The deeper lesson is structural. For too long, the cybersecurity community treated CISA as a kind of free infrastructure — always available, always reliable, always there. We embedded dependencies on it into our programs without fully accounting for the concentration risk. We referenced it in policies without building fallback capabilities. We consumed its intelligence without investing in our own analytical capacity.
That model was always fragile. Now it is broken.
The organizations that will navigate this transition most effectively are the ones that treat it not as a crisis but as a catalyst — an opportunity to build more resilient, more self-sufficient compliance programs that can operate effectively regardless of the federal government’s cybersecurity posture.

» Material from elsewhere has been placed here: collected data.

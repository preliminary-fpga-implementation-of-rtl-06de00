// gbdt_pkg: shared types and constants of the GBDT inference accelerator.
//
// Every tree node is one 64-bit word with a fixed layout, so that each field
// can be wired straight into the datapath. Two layouts share the word and are
// told apart by the low byte (is_leaf):
//   non-leaf: feature[63:56] threshold[55:40] left[39:24] right[23:8] is_leaf[7:0]
//   leaf:     unused[63:56] prediction[55:40] unused[39:32] last_tree[31:24]
//             next_tree[23:8] is_leaf[7:0]
// The field names and widths are those of the original node formats; placing
// the first-listed field in the most significant bits is this design's choice,
// as is reading a non-zero flag byte as "true". Predictions are signed 16-bit
// fixed-point values whose scale is chosen by whoever converts the model.
package gbdt_pkg;

  localparam int unsigned NODE_W   = 64;  // node word
  localparam int unsigned FEAT_W   = 16;  // hyperspectral band value
  localparam int unsigned FIDX_W   = 8;   // split feature index
  localparam int unsigned ADDR_W   = 16;  // child / next-tree address
  localparam int unsigned PRED_W   = 16;  // leaf prediction value
  localparam int unsigned AXIS_W   = 64;  // stream data width
  localparam int unsigned FEAT_PER_BEAT = AXIS_W / FEAT_W;

  typedef struct packed {
    logic [FIDX_W-1:0] feature;
    logic [FEAT_W-1:0] threshold;
    logic [ADDR_W-1:0] left;
    logic [ADDR_W-1:0] right;
    logic [7:0]        is_leaf;
  } split_node_t;

  typedef struct packed {
    logic [7:0]        unused_hi;
    logic signed [PRED_W-1:0] prediction;
    logic [7:0]        unused_lo;
    logic [7:0]        last_tree;
    logic [ADDR_W-1:0] next_tree;
    logic [7:0]        is_leaf;
  } leaf_node_t;

  // Host commands written to the CTRL register.
  typedef enum logic [1:0] {
    CMD_NOP        = 2'd0,
    CMD_LOAD_TREES = 2'd1,  // next LEN stream beats are tree words of one class
    CMD_CLASSIFY   = 2'd2,  // next ceil(LEN/4) beats are a pixel; then classify
    CMD_DEBUG_READ = 2'd3   // read back tree word DBG_ADDR of one class
  } cmd_e;

  // AXI-lite register offsets (byte addresses).
  localparam logic [7:0] REG_CTRL     = 8'h00;
  localparam logic [7:0] REG_DBG_ADDR = 8'h04;
  localparam logic [7:0] REG_STATUS   = 8'h08;
  localparam logic [7:0] REG_CHECKSUM = 8'h0C;
  localparam logic [7:0] REG_DBG_LO   = 8'h10;
  localparam logic [7:0] REG_DBG_HI   = 8'h14;
  localparam logic [7:0] REG_CYCLES   = 8'h18;
  localparam logic [7:0] REG_MAXSCORE = 8'h1C;
  localparam logic [7:0] REG_SCORE0   = 8'h20;  // score of class k at 0x20 + 4k

  function automatic logic [NODE_W-1:0] make_split(
      input logic [FIDX_W-1:0] f, input logic [FEAT_W-1:0] thr,
      input logic [ADDR_W-1:0] l, input logic [ADDR_W-1:0] r);
    split_node_t n;
    n = '{feature: f, threshold: thr, left: l, right: r, is_leaf: 8'd0};
    return n;
  endfunction

  function automatic logic [NODE_W-1:0] make_leaf(
      input logic signed [PRED_W-1:0] p, input logic last, input logic [ADDR_W-1:0] nxt);
    leaf_node_t n;
    n = '{unused_hi: 8'd0, prediction: p, unused_lo: 8'd0,
          last_tree: {7'd0, last}, next_tree: nxt, is_leaf: 8'd1};
    return n;
  endfunction

endpackage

The threats have not diminished. Nation-state actors, ransomware operators, and cybercriminal enterprises are not observing a pause while CISA reorganizes. If anything, sophisticated adversaries will view this moment as an opportunity — a window in which their targets are less informed, less coordinated, and less prepared.
Your compliance program must not be among them.
This analysis is based on publicly available testimony, government publications, and industry reporting as of March 27, 2026. Organizations should consult with qualified legal and cybersecurity professionals for guidance specific to their regulatory obligations and risk profile.